The execution of the heavy programme of repairs in London, required co-operation between the Ministries of Works, Health, Labour and the War Damage Commission. This was effected by the London Repairs Executive which continued until June 1945. It was then replaced by the London Housing Committee under the aegis of the Minister of Health to integrate war damage repairs with other housing work.

Supplies for the war emergency services became so extensive, variable and difficult to get that central purchase became necessary as well as local purchase on the ministry's account.

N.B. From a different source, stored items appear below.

// tb_cpv_system: end-to-end test of the whole CPV system, reduced to 32 x 32
// pixels and PEs (4 x 2 PE chips) so that it builds and runs quickly. The
// same test also passes at the default 128 x 128 with ROWS/COLS set to 128.
//
// The testbench plays the host DSP: it puts a scene in front of the sensor,
// downloads a program into main memory, pulses start, waits for halted and
// reads the results back. Two runs follow the target-tracking use:
//
//  run 1, frame 1: transfer a frame (sensor -> shift registers -> latch),
//    input the 3 most significant pixel bits (3 PE steps), threshold them into
//    a binary target image, keep it as the tracking window and measure its area
//    with the summation circuit.
//  run 2, frame 2 (target moved one pixel down and right, plus a distractor
//    far away): transfer, input and threshold again, then self-windowing in 6
//    PE steps (new target = thresholded image AND the 4-neighbour dilation of
//    the previous target), a masked write that only PEs inside the target
//    perform, area, and the first moments sum(x) and sum(y). For the moments
//    the controller drives column- and row-index bit patterns from its 1D
//    buffer into the array border and shifts them across the array, then sums
//    target AND bit-plane k for every k and accumulates the sums with shifts.
//    Finally it captures a row-index plane from the X edge into the buffer.
//
// Expected values are computed from the scenes in the testbench. Every
// mechanism used (frame transfer, stall on the frame, latch, neighbour access,
// masked write, SUM capture, edge drive, edge capture, taken branch) is
// counted, and one that never happened counts as a failure. The frame transfer
// is also checked to take COLS * 6 clocks.
module tb_cpv_system;
  import cpv_pkg::*;
  localparam int ROWS = 32, COLS = 32;
  localparam int CB = $clog2(COLS), RB = $clog2(ROWS);
  localparam int WPL = (COLS + 31) / 32;   // buffer words per line

  logic clk = 1'b0, rst_n = 1'b0;
  always #5 clk = ~clk;

  logic scene_we = 1'b0;
  logic [RB-1:0] scene_row = '0;
  logic [CB-1:0] scene_col = '0;
  logic [7:0] scene_val = '0;
  logic start = 1'b0, halted;
  logic [15:0] host_addr = '0;
  logic host_we = 1'b0;
  logic [31:0] host_wdata = '0, host_rdata;
  logic frame_busy, stall, pe_valid;
  logic [$clog2(ROWS*COLS+1)-1:0] feature;

  cpv_system #(.ROWS(ROWS), .COLS(COLS)) dut (.*);

  int checks = 0, failures = 0;

  initial begin
    repeat (400000) @(posedge clk);
    failures++; $display("FAIL watchdog");
    $display("TB_RESULT checks=%0d failures=%0d", checks, failures);
    $finish;
  end

  // ------------------------------------------------------------ monitors ---
  int n_frames = 0, n_shift = 0, n_stall = 0, n_latch = 0, n_nbr = 0, n_cnd = 0,
      n_sumcap = 0, n_drive = 0, n_capx = 0, n_branch = 0, n_pe = 0;
  int busy_len = 0, max_busy = 0;
  logic [15:0] prev_pc = '0;
  always @(posedge clk) if (rst_n) begin
    if (dut.u_ctrl.frame_start) n_frames++;
    if (dut.pe_shift) n_shift++;
    if (stall) n_stall++;
    if (dut.pe_latch) n_latch++;
    if (pe_valid) begin
      n_pe++;
      if (dut.pe_instr.dir != DIR_SELF) n_nbr++;
      if (dut.pe_instr.cnd && dut.pe_instr.wm) n_cnd++;
      if (dut.u_ctrl.sumcap_q) n_sumcap++;
      if (dut.u_ctrl.capx_q) n_capx++;
      if (dut.u_ctrl.drive_q && dut.x_in != '0) n_drive++;
    end
    // a taken branch shows as a PC change that is not +1 and not a restart
    if (dut.u_ctrl.pc != prev_pc && dut.u_ctrl.pc != 16'(prev_pc + 1) && dut.u_ctrl.pc != '0) n_branch++;
    prev_pc = dut.u_ctrl.pc;
    if (frame_busy) busy_len++;
    else begin if (busy_len > max_busy) max_busy = busy_len; busy_len = 0; end
  end

  // -------------------------------------------------------- host helpers ---
  logic [31:0] prog [$];
  task automatic emit(logic [31:0] w); prog.push_back(w); endtask
  task automatic pe(pe_instr_t i, bit sumcap = 0, bit capx = 0); emit(c_pei(i, sumcap, capx)); endtask
  function automatic logic [31:0] c_alu(alu_op_e f); return {C_ALU, 24'h0, f}; endfunction

  task automatic host_write(int addr, logic [31:0] data);
    host_addr = 16'(addr); host_wdata = data; host_we = 1'b1;
    @(posedge clk); #1 host_we = 1'b0;
  endtask
  task automatic host_read(int addr, output logic [31:0] data);
    host_addr = 16'(addr);
    @(posedge clk); #1 data = host_rdata;
  endtask
  task automatic load_and_run();
    for (int i = 0; i < prog.size(); i++) host_write(i, prog[i]);
    start = 1'b1; @(posedge clk); #1 start = 1'b0;
    while (!halted) @(posedge clk);
    #1;
  endtask
  task automatic check(string what, longint got, longint exp);
    checks++;
    if (got != exp) begin failures++; $display("FAIL %s: got %0d expected %0d", what, got, exp); end
    else $display("ok   %s = %0d", what, got);
  endtask

  // ------------------------------------------------------------- scenes ---
  logic [7:0] scene [ROWS][COLS];
  bit bin1 [ROWS][COLS], bin2 [ROWS][COLS], win [ROWS][COLS];
  localparam int T_R = ROWS * 5 / 16, T_C = COLS * 9 / 16, T_S = 6;  // target, frame 1
  localparam int D_R = ROWS * 25 / 32, D_C = COLS * 3 / 32;          // distractor

  function automatic bit thr(logic [7:0] v); return v[7:5] >= 3'd5; endfunction

  task automatic make_scene(int tr, int tc, bit distractor);
    for (int r = 0; r < ROWS; r++)
      for (int c = 0; c < COLS; c++) begin
        scene[r][c] = 8'($urandom_range(0, 8'h5F));
        if (r >= tr && r < tr + T_S && c >= tc && c < tc + T_S) scene[r][c] = 8'($urandom_range(8'hA0, 8'hFF));
        if (distractor && r >= D_R && r < D_R + 4 && c >= D_C && c < D_C + 5) scene[r][c] = 8'hF0;
      end
    scene[tr][tc + T_S] = 8'hC0;   // a bump on the target's edge
    for (int r = 0; r < ROWS; r++)
      for (int c = 0; c < COLS; c++) begin
        scene_we = 1'b1; scene_row = RB'(r); scene_col = CB'(c); scene_val = scene[r][c];
        @(posedge clk); #1;
      end
    scene_we = 1'b0;
  endtask

  // input 3 MSBs into mem 0..2, threshold (value >= 0xA0) into mem 3
  task automatic emit_input_threshold();
    for (int b = 0; b < 3; b++) pe(pe_i(PE_MOV, DIR_SELF, PE_ADDR_PIXEL, 5'(b), 1'b1, 1'b0, 3'(5 + b)));
    pe(pe_i(PE_LDA, DIR_SELF, 5'd1, 5'd0, 1'b0));
    pe(pe_i(PE_OR,  DIR_SELF, 5'd0, 5'd0, 1'b0));
    pe(pe_i(PE_AND, DIR_SELF, 5'd2, 5'd3, 1'b1));
  endtask

  // area of memory bit `src` -> M[dst]
  task automatic emit_area(int src, int dst);
    pe(pe_i(PE_NOP, DIR_SELF, 5'(src), 5'd0, 1'b0), 1'b1);
    emit(c_imm(C_LDS, 0));
    emit(c_imm(C_ST, dst));
  endtask

  localparam int D_ONE = 1002, D_ACC = 1020, D_PAT = 2000;

  // build coordinate bit plane k into memory bit `plane` by driving buffer
  // line `line` (holding the pattern at D_PAT) in from the border and shifting
  // it `steps` times in direction `dir`
  task automatic emit_plane(int line, int plane, pe_dir_e dir, int steps);
    int loop;
    for (int w = 0; w < WPL; w++) begin
      emit(c_imm(C_LD, D_PAT + line * WPL + w));
      emit(c_imm(C_BWR, line * WPL + w));
    end
    emit({C_EDGE, 12'h1, 16'(line)});
    emit(c_imm(C_LDI, steps));
    emit(c_imm(C_LDB, D_ONE));
    loop = prog.size();
    emit(c_alu(ALU_SUB));
    pe(pe_i(PE_MOV, dir, 5'(plane), 5'(plane), 1'b1));
    emit({C_BR, 8'h0, BR_NZERO, 16'(loop)});
  endtask

  // sum over k of 2^k * area(window AND plane base+k) -> M[dst]
  task automatic emit_moment(int base, int nbits, int dst);
    emit(c_imm(C_LDI, 0));
    emit(c_imm(C_ST, D_ACC));
    for (int k = nbits - 1; k >= 0; k--) begin
      pe(pe_i(PE_LDA, DIR_SELF, 5'd4, 5'd0, 1'b0));
      pe(pe_i(PE_AND, DIR_SELF, 5'(base + k), 5'd20, 1'b1));
      pe(pe_i(PE_NOP, DIR_SELF, 5'd20, 5'd0, 1'b0), 1'b1);
      emit(c_imm(C_LD, D_ACC));
      emit(c_alu(ALU_SHL));
      emit(c_alu(ALU_MOVB));
      emit(c_imm(C_LDS, 0));
      emit(c_alu(ALU_ADD));
      emit(c_imm(C_ST, D_ACC));
    end
    emit(c_imm(C_LD, D_ACC));
    emit(c_imm(C_ST, dst));
  endtask

  initial begin
    logic [31:0] d;
    int e_area1, e_area2, e_sx, e_sy, e_cnd;
    repeat (3) @(posedge clk);
    #1 rst_n = 1'b1;

    // ---------------------------------------------------------- run 1 ---
    make_scene(T_R, T_C, 1'b0);
    for (int r = 0; r < ROWS; r++) for (int c = 0; c < COLS; c++) bin1[r][c] = thr(scene[r][c]);
    prog = {};
    emit(c_imm(C_FRM, 7));                       // start, wait, latch
    emit_input_threshold();
    pe(pe_i(PE_MOV, DIR_SELF, 5'd3, 5'd4, 1'b1)); // window = target
    emit_area(4, 1000);
    emit({C_HALT, 28'h0});
    load_and_run();
    e_area1 = 0;
    for (int r = 0; r < ROWS; r++) for (int c = 0; c < COLS; c++) e_area1 += bin1[r][c];
    host_read(1000, d); check("frame 1 area", d, e_area1);
    check("frame transfer clocks", max_busy, COLS * 6);

    // ---------------------------------------------------------- run 2 ---
    make_scene(T_R + 1, T_C + 1, 1'b1);
    for (int r = 0; r < ROWS; r++) for (int c = 0; c < COLS; c++) bin2[r][c] = thr(scene[r][c]);
    e_area2 = 0; e_sx = 0; e_sy = 0;
    for (int r = 0; r < ROWS; r++)
      for (int c = 0; c < COLS; c++) begin
        bit d4;
        d4 = bin1[r][c] | (r > 0 && bin1[r-1][c]) | (r < ROWS-1 && bin1[r+1][c])
                        | (c > 0 && bin1[r][c-1]) | (c < COLS-1 && bin1[r][c+1]);
        win[r][c] = d4 & bin2[r][c];
        e_area2 += win[r][c]; e_sx += c * win[r][c]; e_sy += r * win[r][c];
      end
    // coordinate patterns: line k has bit c = c[k]; line CB+k has bit r = r[k]
    host_write(D_ONE, 32'd1);
    for (int k = 0; k < CB; k++)
      for (int w = 0; w < WPL; w++) begin
        logic [31:0] p;
        for (int b = 0; b < 32; b++) p[b] = ((32 * w + b) >> k) & 1;
        host_write(D_PAT + k * WPL + w, p);
      end
    for (int k = 0; k < RB; k++)
      for (int w = 0; w < WPL; w++) begin
        logic [31:0] p;
        for (int b = 0; b < 32; b++) p[b] = ((32 * w + b) >> k) & 1;
        host_write(D_PAT + (CB + k) * WPL + w, p);
      end

    prog = {};
    emit(c_imm(C_FRM, 7));
    emit_input_threshold();
    // self windowing, 6 PE steps
    pe(pe_i(PE_LDA, DIR_SELF,  5'd4, 5'd0, 1'b0));
    pe(pe_i(PE_OR,  DIR_NORTH, 5'd4, 5'd0, 1'b0));
    pe(pe_i(PE_OR,  DIR_EAST,  5'd4, 5'd0, 1'b0));
    pe(pe_i(PE_OR,  DIR_SOUTH, 5'd4, 5'd0, 1'b0));
    pe(pe_i(PE_OR,  DIR_WEST,  5'd4, 5'd0, 1'b0));
    pe(pe_i(PE_AND, DIR_SELF,  5'd3, 5'd4, 1'b1));
    // masked write: mem 5 = 1 only inside the target
    pe(pe_i(PE_LDB, DIR_SELF, 5'd4, 5'd0, 1'b0));
    pe(pe_i(PE_MOV, DIR_SELF, PE_ADDR_ONE, 5'd5, 1'b1, 1'b1));
    emit_area(4, 1001);
    emit_area(5, 1005);
    // coordinate planes: columns in mem 6.., rows in mem 6+CB..
    for (int k = 0; k < CB; k++) emit_plane(k, 6 + k, DIR_NORTH, ROWS);
    for (int k = 0; k < RB; k++) emit_plane(CB + k, 6 + CB + k, DIR_WEST, COLS);
    emit({C_EDGE, 12'h0, 16'd0});                   // stop driving
    emit_moment(6, CB, 1003);
    emit_moment(6 + CB, RB, 1004);
    // capture the row-index bit 0 plane from the X edge into buffer line 15
    emit({C_EDGE, 12'h0, 16'd15});
    pe(pe_i(PE_NOP, DIR_SELF, 5'(6 + CB), 5'd0, 1'b0), 1'b0, 1'b1);
    for (int w = 0; w < WPL; w++) begin
      emit(c_imm(C_BRD, 15 * WPL + w));
      emit(c_imm(C_ST, 1010 + w));
    end
    emit({C_HALT, 28'h0});
    load_and_run();

    host_read(1001, d); check("frame 2 windowed area", d, e_area2);
    host_read(1005, d); check("masked-write area", d, e_area2);
    host_read(1003, d); check("sum of x", d, e_sx);
    host_read(1004, d); check("sum of y", d, e_sy);
    for (int w = 0; w < WPL; w++) begin
      host_read(1010 + w, d); check($sformatf("X edge capture word %0d", w), d, 32'hAAAA_AAAA);
    end
    check("window excludes distractor", (e_area2 > 0 && e_area2 < T_S * T_S + 2) ? 1 : 0, 1);
    $display("target centroid x = %0d / %0d, y = %0d / %0d", e_sx, e_area2, e_sy, e_area2);

    // every mechanism must have happened
    check("frame transfers", n_frames, 2);
    check("shift strobes", n_shift, 2 * COLS);
    check("latch pulses", n_latch, 2);
    check("stall on frame wait", n_stall > 0 ? 1 : 0, 1);
    check("neighbour accesses", n_nbr > 0 ? 1 : 0, 1);
    check("masked writes", n_cnd > 0 ? 1 : 0, 1);
    check("SUM captures", n_sumcap > 0 ? 1 : 0, 1);
    check("edge drive", n_drive > 0 ? 1 : 0, 1);
    check("edge capture", n_capx, 1);
    check("taken branches", n_branch > 0 ? 1 : 0, 1);
    $display("PE instructions %0d, stall clocks %0d, taken branches %0d", n_pe, n_stall, n_branch);

    $display("TB_RESULT checks=%0d failures=%0d", checks, failures);
    $finish;
  end
endmodule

A set of R.O.A.'s containing advice to Regional Officers of the Ministry mainly on the special war-time functions of the department is deposited in this series.

District Auditors were given special duties regarding emergency war services. The important files of the Chief Inspector of Audit who oversaw this aspect of the work of the auditors have been deposited in this series:-

(a) Emergency General - cover such subjects as check of emergency claims, A.R.P. and emergency hospital records, house repair accounts under the War Damage Acts, protection of L.A. records and their reconstruction if destroyed. The expenses of L.A. in re-housing the homeless and practically any other war-time expenditure was covered.

(b) Area Finance

Audit Officers were appointed as Regional Finance Officers and were empowered to requisition and disburse cash in any emergency. These powers were held by Audit from September 1939 until 31st December 1941.

(c) Billeting

Audit Inspectors were responsible for investigating billeting questions and the recovery of billeting expenses where applicable.